Стихи
Опубликовано в журнале Урал, номер 11, 2016
Давид Паташинский — родился в Москве, жил в Новосибирске. В 1991 году переехал в Израиль, в 1999 году — в США. Инженер-электронщик, техник, часовщик, фотограф. Автор 5 книг стихотворений. Стихи публиковались в России и за рубежом.

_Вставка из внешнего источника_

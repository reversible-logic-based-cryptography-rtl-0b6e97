// scl_gate: 4x4 reversible SCL gate.
//
//   P = A,  Q = B,  R = C,  S = (A | B | C) ^ D
//
// The first three lines pass through; the fourth is flipped when any of the
// first three is set. Applying the gate twice restores the inputs, so the
// same gate undoes itself in the decryption path. The gate's name and its
// place in the cipher follow the design; the equation is the usual one from
// the reversible-logic literature, chosen here because the design does not
// spell it out. Purely combinational.
module scl_gate (
  input  logic a,
  input  logic b,
  input  logic c,
  input  logic d,
  output logic p,
  output logic q,
  output logic r,
  output logic s
);
  always_comb begin
    p = a;
    q = b;
    r = c;
    s = (a | b | c) ^ d;
  end
endmodule : scl_gate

Печатался в журнале «Урал».
марево
Мне зачем это душное небо,
мне осеннего неба не надо,
лучше чёрные грузди под шапкой хвои,
лучше грустно, но чтобы мои
раздвигали гортань непонятные песни,
звуки голоса, стуки обугленной кузни,
увезите меня в средний век,
стану сам человек безыскусный.
Только душное между деревьев слоится,
сквозь него пролетает железная птица,
хлопот крыльев, замес по туману хвоста,
это месть, а не просто пришли и убили,
подошли, и всего рассчитали до ста,
и уехали в автомобиле.
Только так, чтобы проще и шумче дышать,
чтобы волны тумана прилипли к загривку,
а вокруг расцветает привычная жуть,
а вокруг только только,
это слово такое, такое оно,
уходя, не уходит, осталось давно,
ненавижу его, ненавижу
злую рожу.
Мне зачем, чтобы снилось, я спал бы и сам,
заготавливал силос, как раньше пацан,
бывший мною, на грудь принимал волокушу,
бога в душу.
Забродило, прислушайся, тихо хрустит
дух целебного неба, остальное я сам угадаю.
И трава сквозь нагретую землю
растёт молодая.
***
Яблоневый сплав, журавель в убийственных мокасинах,
произношу I love, помню о вас, неопрятных, сирых,
яблоневая пурга, громадные окна вёсен,
велосипед пропоёт ага, спицами долгоносен.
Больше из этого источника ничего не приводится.